Já no lado a gasolina, a atenção vai direto para o novo 1,5 litro de quatro cilindros Ecoboost turbo. Ele é oferecido em duas calibrações, 148bhp e 180bhp, ambas com 127 g/km de CO2 e consumo declarado de 51.4mpg (cerca de 5,5 L/100 km). Foi a versão mais forte, de 180bhp, que tivemos a chance de experimentar - e, no geral, ela agrada bastante. O torque aparece com vontade e chega de forma linear, lembrando o jeito de um motor aspirado, o que deve agradar quem gosta de dirigir.

O desempenho mais empolgante, porém, só aparece de verdade acima de 2500 rpm. A falta de vigor em baixa ficou mais evidente no trânsito do centro da cidade e ao precisar reduzir uma marcha a mais do que o normal para manter o ritmo em subidas mais íngremes. Em compensação, isso vira um bom pretexto para aproveitar um câmbio manual de seis marchas competente.

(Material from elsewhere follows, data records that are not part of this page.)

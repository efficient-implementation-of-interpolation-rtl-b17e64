# Time-shared cubic Farrow interpolator for symbol timing recovery

A receiver that samples with a free-running clock never samples exactly at the
symbol instants. It corrects the timing afterwards: for each wanted instant it
picks a basepoint sample `x(m)` and a fractional interval `mu` (0 <= mu < 1)
and interpolates

    y(m + mu) = x(m+2)·C-2(mu) + x(m+1)·C-1(mu) + x(m)·C0(mu) + x(m-1)·C1(mu)

with the cubic Lagrange weights

    C-2(mu) = ( mu^3 - mu) / 6
    C-1(mu) = -mu^3/2 + mu^2/2 + mu
    C0(mu)  =  mu^3/2 - mu^2 - mu/2 + 1
    C1(mu)  = -mu^3/6 + mu^2/2 - mu/3

A Farrow structure evaluates these four polynomials on line. This design uses
a property of the cubic weights to halve that structure and then shares the
remaining half in time. No sampling-clock PLL is needed. The timing control
unit only delivers `(m, mu)`.

## The idea: one half, used twice

The weights are mirror images of each other:

    C0(mu) = C-1(1 - mu)        C1(mu) = C-2(1 - mu)

So the four-tap sum splits into two evaluations of one function
`H(a, b, v) = a·C-2(v) + b·C-1(v)`:

    y = H(x(m+2), x(m+1), mu)  +  H(x(m-1), x(m), 1 - mu)
        \____ lower pass ____/     \_____ upper pass _____/

Note the order of the pair. In the lower pass the newer sample takes `C-2`. In
the upper pass the older one does.

Both passes see two adjacent samples. The upper pass needs `x(m-1), x(m)` and
the lower pass needs `x(m+1), x(m+2)`, which arrive two samples later. So one
`H` unit fed by the incoming sample and the previous one can do both:

- It runs the upper pass in the sample slot of `x(m)`.
- It holds that result for two slots.
- It runs the lower pass in the slot of `x(m+2)`.
- The two results are added.

That uses one half-Farrow unit plus a few switches, in place of a full
four-branch structure. Published synthesis results for this structure, against
a Farrow structure simplified the conventional way, report about a quarter less
area and over a third less power at the same speed and accuracy.

## Datapath of one half (`farrow_half`)

Collecting `H` by powers of `v` gives a Horner form with three multipliers:

    H = ((p3·v + p2)·v + p1)·v
    p3 = a/6 - b/2      p2 = b/2      p1 = b - a/6

This costs one divide-by-6, one shift (`b/2`), four adders and three
multipliers. The divide-by-6 is a product with the constant
`ceil(2^K / 6)`, where `K = X_W + FRAC_W + 1`, followed by a right shift.
Synthesis turns that constant product into shifts and adds. The unit is purely
combinational.

Number formats:

| signal | format |
|---|---|
| samples `x`, `a`, `b` | signed integer, `X_W` bits (default 10). The output keeps whatever scale the samples have. |
| `mu` | unsigned fraction, `MU_W` bits (default 4): `mu = code / 2^MU_W` |
| `v` (= `mu` or `1 - mu`) | unsigned Q1.`MU_W`, so `1 - 0 = 1.0` is exact |
| `H`, `y` | signed, `FRAC_W` fraction bits (default 12), `X_W + FRAC_W + 2` bits wide |

Each product with `v` is cut back to `FRAC_W` fraction bits by an arithmetic
right shift, which truncates. The error of one half stays within 4 LSB
(2^-12). For the full interpolant it stays within 8 LSB. `v = 0` gives exactly
0 and `v = 1.0` gives exactly `b`.

## Pass schedule (`farrow_ctrl`) and the top (`farrow_cubic_tm`)

Every sample slot (a cycle with `x_valid` high), `farrow_ctrl` chooses one of
three passes:

- **UPPER**: a request (`strobe` with `mu`) arrives with `x(m)`. The MUX gives
  `v = 1 - mu`. The input switch gives `a = x_prev`, `b = x_in`. The result
  `w1` goes into the delay line `w2 -> w3`.
- **LOWER**: the request accepted two slots earlier is due. The MUX gives
  `v = mu`, with that request's `mu`. The input switch gives `a = x_in`,
  `b = x_prev`. The result `w4` goes to the output adder, which registers
  `y = w3 + w4`.
- **IDLE**: otherwise.

With one request every four samples, the timing is:

| slot | m-1 | m | m+1 | m+2 | next cycle |
|---|---|---|---|---|---|
| `x_in` | x(m-1) | x(m), `strobe`, `mu` | x(m+1) | x(m+2) | |
| pass | | UPPER (1-mu) | | LOWER (mu) | |
| `w1` / `w2` / `w3` | | upper / - / - | - / upper / - | - / - / upper | |
| `w4` | | | | lower | |
| `y_valid` | | | | | 1, `y = y(m+mu)` |

So the latency is one clock from accepting `x(m+2)` to `y`. The delay cells are
`x_prev`, `w2` and `w3`. Everything advances only in valid slots, so gaps in
the sample stream simply stall the schedule.

**Requests at any spacing except two.** The upper and lower passes of one
request are two slots apart. A second request exactly two slots after an
accepted one would need the half twice in the same slot:

- The due lower pass wins.
- The new request is refused, and `req_drop` pulses.

Requests one slot apart, or three or more apart, are all served, because the
`w2 -> w3` line holds two upper results at once.

A timing loop at about four samples per symbol asks for one output every 3 to
5 samples, so it never hits the refused case. A loop with an output rate close
to the sample rate would need one shared half per output phase, or two halves
(the unshared structure).

## Ports of `farrow_cubic_tm`

| port | dir | width | meaning |
|---|---|---|---|
| `clk` | in | 1 | clock |
| `rst_n` | in | 1 | synchronous, active-low reset |
| `x_valid` | in | 1 | `x_in` is a new sample |
| `x_in` | in | `X_W` | signed sample from the fixed-rate sampler |
| `strobe` | in | 1 | interpolate at the current sample plus `mu` |
| `mu` | in | `MU_W` | fractional interval of the request |
| `y` | out | `X_W+FRAC_W+2` | interpolant, `FRAC_W` fraction bits |
| `y_valid` | out | 1 | one-cycle pulse carrying `y` |
| `req_drop` | out | 1 | a request was refused (see above) |

The sampler (ADC) and the timing control unit are not part of this RTL. The
control unit comprises the timing error detector, loop filter and the counter
that produces `m` and `mu`. Their signals are the ports above.

## Where this RTL departs from, or adds to, the structure it implements

- **Throughput.** A fully unshared version, with one half on `1 - mu` and one
  on `mu`, gives one output per sample slot. The shared version here does both
  passes on one unit. It therefore serves requests at any spacing except
  exactly two slots.
- **Request interface.** The "strobe with `mu` in the slot of `x(m)`" interface
  is this design's own. So are the `x_valid` stall input, the refusal rule,
  the registered output and the synchronous reset. The fixed
  two-samples-then-two-samples sequence of the original is the special case
  of one strobe every four samples.
- **Output register.** The final adder `w3 + w4` is registered, so `y` comes
  one clock after `x(m+2)`. Without that register, the result would be
  combinational in the slot of `x(m+2)` itself.
- **Word lengths.** `MU_W = 4` and `FRAC_W = 12` follow the accuracy example
  the structure was evaluated with. The sample width `X_W = 10` is this
  design's choice.
- **Accuracy.** In that example, samples 1, 2, 3, 4 with `mu = 8/16` should
  give 2.5. The structure was reported to give 2 + 2032/4096 = 2.49609, a
  signal-to-sampling-noise ratio of 56 dB. This RTL returns 2.5 exactly, so
  its rounding differs from the original's. Its error is bounded above.

## Files

| file | content |
|---|---|
| `rtl/farrow_pkg.sv` | default word lengths, `pass_e` enum |
| `rtl/farrow_half.sv` | the shared half-Farrow datapath |
| `rtl/farrow_ctrl.sv` | pass sequencer, with assertions on the schedule |
| `rtl/farrow_cubic_tm.sv` | top: sequencer, MUX, switches, delay cells, output adder |
| `tb/tb_farrow_half.sv` | `H` against floating-point Lagrange weights, all `v`, corner and random samples |
| `tb/tb_farrow_ctrl.sv` | schedule against a slot-history model, with stalls and collisions |
| `tb/tb_farrow_cubic_tm.sv` | end to end at default sizes (see below) |

Synthesized at the defaults (generic word-level cells), the top is 35 cells
and 93 flip-flop bits. Of those cells, 5 are multiply-accumulate cells from
the three multipliers and the divide-by-6.

## Simulating

Each testbench prints `TB_RESULT checks=N failures=M` and stops itself through
a watchdog if it hangs. For example:

    verilator --binary --timing --assert -Irtl \
        rtl/farrow_pkg.sv rtl/farrow_half.sv rtl/farrow_ctrl.sv \
        rtl/farrow_cubic_tm.sv tb/tb_farrow_cubic_tm.sv \
        --top-module tb_farrow_cubic_tm
    ./obj_dir/Vtb_farrow_cubic_tm

The end-to-end test plays both the sampler and the timing control unit. It
keeps every sample and every request, and checks each result against the
direct four-coefficient formula in floating point. Each result must arrive
exactly one cycle after `x(m+2)`. It runs in four phases:

1. The accuracy example above. It must reach at least 56 dB.
2. One request every four samples.
3. Request instants 3.7 samples apart on a sine wave, as a timing loop would
   issue them.
4. Random requests with stalls, back-to-back requests, refused requests and
   `mu = 0`. Each of these must occur at least once.

At the defaults it reports an overall signal-to-error ratio of about 120 dB
against exact cubic interpolation.

## Changing it

`X_W`, `MU_W` and `FRAC_W` are parameters of every module, with defaults in
`farrow_pkg`. Internal widths follow from them. The testbenches read the same
package constants, so changing the defaults there retargets them too. A finer
`mu` mainly widens the three multipliers. Adding a pipeline register between
the multipliers of `farrow_half` would shorten the critical path. It would
also move the lower pass by the same number of cycles, so the `w2 -> w3` delay
line and the sequencer would have to be lengthened to match.
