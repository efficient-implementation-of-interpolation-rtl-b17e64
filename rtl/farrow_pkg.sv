// farrow_pkg: constants and types shared by the cubic Farrow interpolator.
//
// The interpolator computes y(m + mu) from the four samples x(m-1) .. x(m+2)
// with cubic Lagrange weights. Number formats used throughout:
//   * samples x      : signed integers of X_W bits (any fixed scale; the
//                      output keeps the same scale),
//   * fractional mu  : unsigned fraction of MU_W bits, mu = code / 2**MU_W,
//   * the pass input : v = mu or 1 - mu, unsigned Q1.MU_W (MU_W+1 bits), so
//                      that 1 - 0 = 1.0 is representable,
//   * results        : signed, FRAC_W fraction bits below the sample LSB.
// MU_W = 4 and FRAC_W = 12 are the word lengths of the worked accuracy
// example of the design (mu = 8/2**4, result resolution 2**-12). The sample
// width X_W is this implementation's choice.
package farrow_pkg;

  localparam int unsigned X_W_DEF    = 10;  // sample width
  localparam int unsigned MU_W_DEF   = 4;   // fractional-interval width
  localparam int unsigned FRAC_W_DEF = 12;  // result fraction bits

  // What the shared half-Farrow datapath does in a given sample slot.
  //   PASS_UPPER: weights x(m-1), x(m) with C-2(1-mu), C-1(1-mu)
  //   PASS_LOWER: weights x(m+2), x(m+1) with C-2(mu),   C-1(mu)
  typedef enum logic [1:0] {
    PASS_IDLE  = 2'd0,
    PASS_UPPER = 2'd1,
    PASS_LOWER = 2'd2
  } pass_e;

endpackage
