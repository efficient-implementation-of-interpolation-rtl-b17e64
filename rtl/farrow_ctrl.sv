// farrow_ctrl: pass sequencer of the time-shared cubic Farrow interpolator.
//
// One cubic interpolant y(m + mu) needs two evaluations of the shared half
// datapath: the upper pass, in the sample slot where x(m) arrives, on
// x(m-1), x(m) with v = 1 - mu, and the lower pass, two sample slots later
// when x(m+2) arrives, on x(m+1), x(m+2) with v = mu. This block tells the
// datapath which pass to run in every sample slot and which mu to use:
//   * a request (strobe with mu, from the timing control unit) in the slot of
//     x(m) starts an upper pass at once,
//   * the request and its mu travel down a two-slot delay line; when they
//     leave it the lower pass runs,
//   * a lower pass that is due has priority over a new request; a request
//     arriving exactly two slots after an accepted one would need the half
//     twice in one slot, so it is dropped and drop pulses. Requests one slot
//     apart, or three or more slots apart, are all served.
// With one request every four samples this gives exactly the two-plus-two
// slot sequence of the design (samples 1-2 with 1-mu, samples 3-4 with mu).
// The drop rule and the request interface are this implementation's choice.
//
// Timing: a slot is a clock cycle with x_valid high; the delay line only
// moves in such cycles, so gaps in the sample stream stall everything.
// pass, mu_pass and drop are combinational in the current slot. rst_n is a
// synchronous, active-low reset that empties the delay line.
module farrow_ctrl
  import farrow_pkg::*;
#(
  parameter int unsigned MU_W = MU_W_DEF
) (
  input  logic            clk,
  input  logic            rst_n,
  input  logic            x_valid,   // a new sample arrives this cycle
  input  logic            strobe,    // request: interpolate at x(m) + mu
  input  logic [MU_W-1:0] mu,        // fractional interval of the request
  output pass_e           pass,      // what the shared half runs now
  output logic [MU_W-1:0] mu_pass,   // mu of the request being served
  output logic            drop       // request refused (collides with a lower pass)
);

  logic [1:0]            req_q;      // accepted requests, 1 and 2 slots ago
  logic [1:0][MU_W-1:0]  mu_q;       // their mu values
  logic                  lower_due;
  logic                  accept;

  assign lower_due = req_q[1];
  assign accept    = x_valid && strobe && !lower_due;
  assign drop      = x_valid && strobe && lower_due;

  always_comb begin
    if (!x_valid)       pass = PASS_IDLE;
    else if (lower_due) pass = PASS_LOWER;
    else if (strobe)    pass = PASS_UPPER;
    else                pass = PASS_IDLE;
    mu_pass = lower_due ? mu_q[1] : mu;
  end

  always_ff @(posedge clk) begin
    if (!rst_n) begin
      req_q <= '0;
      mu_q  <= '0;
    end else if (x_valid) begin
      req_q <= {req_q[0], accept};
      mu_q  <= {mu_q[0], mu};
    end
  end

  // Every upper pass is remembered for its lower pass, and a refused request
  // only happens while a lower pass occupies the slot.
  a_upper_queued : assert property (@(posedge clk) disable iff (!rst_n)
    (x_valid && pass == PASS_UPPER) |=> req_q[0]);
  a_drop_on_lower : assert property (@(posedge clk) disable iff (!rst_n)
    drop |-> pass == PASS_LOWER);

endmodule
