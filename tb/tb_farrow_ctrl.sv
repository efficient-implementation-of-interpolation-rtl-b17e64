// tb_farrow_ctrl: self-checking test of the pass sequencer.
//
// The expected schedule is worked out from a record of every sample slot:
// a request accepted in slot n owes a lower pass in slot n+2 with its own mu;
// that lower pass takes the slot, and a request arriving in it is dropped.
// First a directed run with one request every four samples must give the
// repeating slot pattern upper, idle, lower, idle; then a random run with
// gaps in the sample stream (x_valid low), back-to-back requests and
// colliding requests checks pass, mu_pass and drop in every cycle.
module tb_farrow_ctrl;
  import farrow_pkg::*;

  localparam int unsigned MU_W  = MU_W_DEF;
  localparam int          NSLOT = 4000;

  logic            clk = 1'b0;
  logic            rst_n;
  logic            x_valid, strobe;
  logic [MU_W-1:0] mu;
  pass_e           pass;
  logic [MU_W-1:0] mu_pass;
  logic            drop;
  int checks = 0, failures = 0, cycles = 0;

  // slot history
  bit              acc_h[NSLOT+8];
  logic [MU_W-1:0] mu_h[NSLOT+8];
  int              slot;
  int              n_upper = 0, n_lower = 0, n_drop = 0, n_gap = 0;

  farrow_ctrl dut (.clk, .rst_n, .x_valid, .strobe, .mu, .pass, .mu_pass, .drop);

  always #5 clk = ~clk;
  always @(posedge clk) cycles <= cycles + 1;

  initial begin : watchdog
    wait (cycles == 50000);
    failures++;
    $display("watchdog expired");
    $display("TB_RESULT checks=%0d failures=%0d", checks, failures);
    $finish;
  end

  // Apply one cycle of stimulus (inputs change at the falling edge), check the
  // combinational outputs, and wait for the next falling edge.
  task automatic step(bit v, bit s, logic [MU_W-1:0] m);
    pass_e           e_pass;
    logic [MU_W-1:0] e_mu;
    bit              e_drop, due;
    x_valid = v; strobe = s; mu = m;
    #1;
    if (v) begin
      due    = (slot >= 2) && acc_h[slot-2];
      e_pass = due ? PASS_LOWER : (s ? PASS_UPPER : PASS_IDLE);
      e_drop = s && due;
      e_mu   = due ? mu_h[slot-2] : m;
      acc_h[slot] = s && !due;
      mu_h[slot]  = m;
      slot++;
    end else begin
      n_gap++;
      e_pass = PASS_IDLE;
      e_drop = 1'b0;
      e_mu   = mu_pass;       // not used when idle
    end
    checks++;
    if (pass != e_pass || drop != e_drop ||
        (e_pass != PASS_IDLE && mu_pass != e_mu)) begin
      failures++;
      $display("FAIL slot %0d: pass=%s drop=%b mu_pass=%0d, expected %s %b %0d",
               slot, pass.name(), drop, mu_pass, e_pass.name(), e_drop, e_mu);
    end
    if (pass == PASS_UPPER) n_upper++;
    if (pass == PASS_LOWER) n_lower++;
    if (drop)               n_drop++;
    @(negedge clk);
  endtask

  initial begin
    pass_e pat[4];
    rst_n = 1'b0; x_valid = 1'b0; strobe = 1'b0; mu = '0;
    slot = 0;
    repeat (3) @(negedge clk);
    rst_n = 1'b1;
    // directed: one request per four samples
    pat = '{PASS_UPPER, PASS_IDLE, PASS_LOWER, PASS_IDLE};
    for (int n = 0; n < 40; n++) begin
      x_valid = 1'b1; strobe = (n % 4 == 0); mu = MU_W'(n);
      #1;
      checks++;
      if (pass != pat[n % 4] || (pass == PASS_LOWER && mu_pass != MU_W'(n-2))) begin
        failures++;
        $display("FAIL four-slot schedule at %0d: %s", n, pass.name());
      end
      acc_h[slot] = (n % 4 == 0); mu_h[slot] = MU_W'(n); slot++;
      @(negedge clk);
    end
    // random: gaps, spacing 1, 2 (collision) and more
    for (int n = 0; n < NSLOT - 60; n++)
      step($urandom_range(0, 9) != 0, $urandom_range(0, 1) == 1, MU_W'($urandom));
    $display("upper=%0d lower=%0d drop=%0d gaps=%0d", n_upper, n_lower, n_drop, n_gap);
    checks++;
    if (n_upper == 0 || n_lower == 0 || n_drop == 0 || n_gap == 0) begin
      failures++;
      $display("FAIL a mechanism was never exercised");
    end
    $display("TB_RESULT checks=%0d failures=%0d", checks, failures);
    $finish;
  end
endmodule
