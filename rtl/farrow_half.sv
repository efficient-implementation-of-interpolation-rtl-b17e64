// farrow_half: one half of the cubic Lagrange Farrow structure.
//
// Computes  s = a * C-2(v) + b * C-1(v)  with the cubic Lagrange weights
//   C-2(v) = (v^3 - v) / 6
//   C-1(v) = -v^3/2 + v^2/2 + v
// Because the cubic interpolator is symmetric, C0(mu) = C-1(1-mu) and
// C1(mu) = C-2(1-mu), so the full four-tap interpolant is the sum of two
// evaluations of this half, one with v = 1-mu and one with v = mu. This
// module is that shared half.
//
// Arithmetic, as in the simplified Farrow half: the polynomial is evaluated
// in Horner form
//   s = ((p3 * v + p2) * v + p1) * v
//   p3 = a/6 - b/2,  p2 = b/2,  p1 = b - a/6
// which costs one divide-by-6, one shift (b/2), four adders and three
// multipliers. The divide-by-6 is a multiplication by the rounded-up
// reciprocal 2**K/6, K = X_W+FRAC_W+1, followed by a shift; in synthesis the
// constant product becomes a shift-and-add network. Each multiplication by v
// keeps FRAC_W fraction bits (arithmetic shift right by MU_W, truncating
// toward minus infinity). The total error is a few LSBs of 2**-FRAC_W;
// v = 0 gives exactly 0 and v = 1.0 gives exactly b.
//
// Interface: purely combinational.
//   a, b : signed X_W-bit samples (a takes C-2, b takes C-1)
//   v    : unsigned Q1.MU_W, 0 .. 2**MU_W (= 1.0)
//   s    : signed, FRAC_W fraction bits, X_W+FRAC_W+2 bits wide
// The Horner form, the operator count and the sharing come from the design;
// the word lengths of the intermediate terms are this implementation's.
module farrow_half
  import farrow_pkg::*;
#(
  parameter  int unsigned X_W    = X_W_DEF,
  parameter  int unsigned MU_W   = MU_W_DEF,
  parameter  int unsigned FRAC_W = FRAC_W_DEF,
  localparam int unsigned S_W    = X_W + FRAC_W + 2
) (
  input  logic signed [X_W-1:0] a,
  input  logic signed [X_W-1:0] b,
  input  logic        [MU_W:0]  v,
  output logic signed [S_W-1:0] s
);

  // Internal word: |t4| <= (7/6 + 7/6) * max|x|, so two integer bits of
  // headroom over the sample width suffice.
  localparam int unsigned IW  = S_W;
  // Reciprocal of 6 with K fraction bits; R6 < 2**(K-2), so R_W bits signed.
  localparam int unsigned K   = X_W + FRAC_W + 1;
  localparam int unsigned R_W = K - 1;
  localparam longint unsigned R6 = ((64'd1 << K) + 64'd5) / 64'd6;
  localparam int unsigned AR_W = X_W + R_W;
  localparam int unsigned PW  = IW + MU_W + 2;  // product width

  logic signed [R_W-1:0]  r6;
  logic signed [AR_W-1:0] a_r;
  logic signed [IW-1:0]   a6, bh, bf;
  logic signed [IW-1:0]   p3, p2, p1;
  logic signed [MU_W+1:0] vs;
  logic signed [PW-1:0]   m1, m2, m3;
  logic signed [IW-1:0]   t1, t2, t3, t4, t5;

  assign r6 = R_W'(R6);
  assign vs = signed'({1'b0, v});

  always_comb begin
    // scalar division: a/6 with FRAC_W fraction bits
    a_r = AR_W'(a) * AR_W'(r6);
    a6  = IW'(a_r >>> (K - FRAC_W));
    // shift: b/2 with FRAC_W fraction bits, and b itself
    bh  = IW'(b) <<< (FRAC_W - 1);
    bf  = IW'(b) <<< FRAC_W;
    // Farrow branch coefficients
    p3  = a6 - bh;
    p2  = bh;
    p1  = bf - a6;
    // Horner evaluation in v
    m1  = PW'(p3) * PW'(vs);
    t1  = IW'(m1 >>> MU_W);
    t2  = t1 + p2;
    m2  = PW'(t2) * PW'(vs);
    t3  = IW'(m2 >>> MU_W);
    t4  = t3 + p1;
    m3  = PW'(t4) * PW'(vs);
    t5  = IW'(m3 >>> MU_W);
    s   = t5;
  end

endmodule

Cabine, tecnologia e preços: onde está o “porém”?

A cabine era um ponto em que o Focus - e os Ford em geral - já mereciam atenção havia tempo. Antes, o painel parecia um quebra-cabeça ergonômico, com botões minúsculos de ar-condicionado e multimídia espalhados sem muita lógica pelo console central. Isso mudou. Agora há um sistema com ecrã tátil que reduz imediatamente a quantidade de botões, e o visual da interface deixa claro que a Ford olhou para soluções mais intuitivas do mercado, como o MMI da Audi. Funciona bem e faz o interior parecer muito mais moderno e agradável. Ainda assim, os plásticos não chegam ao nível dos da VW.

Em tecnologia, o Focus entrega muito. Quando a terceira geração estreou em 2011, já se destacava por trazer recursos comuns em carros maiores, como estacionamento automático e alerta de saída de faixa. A lista foi atualizada e ampliada: o assistente de estacionamento agora também tira o carro da vaga apertada em que ele o colocou de forma quase assustadora, e os radares dianteiros de prevenção de colisão ficaram mais atentos.

O ponto delicado aparece na hora da compra. Para levar o motor de 180bhp, é obrigatório subir direto para a versão Titanium X: vem recheada de equipamentos, mas o preço de entrada vai para £23,520. Isso é cerca de £1500 a mais do que custa hoje o Focus ST (ainda que menos luxuoso), que oferece 247bhp e uma postura bem mais irreverente.

A versão 1.5 Ecoboost de 148bhp, por sua vez, tem o mesmo torque de 177lb ft do modelo de 180bhp, com preços a partir de £20,545 na configuração Zetec S. Para quem quer um Focus e só, existe também um 1.6 a gasolina mais tradicional, com 84bhp, por £13,995.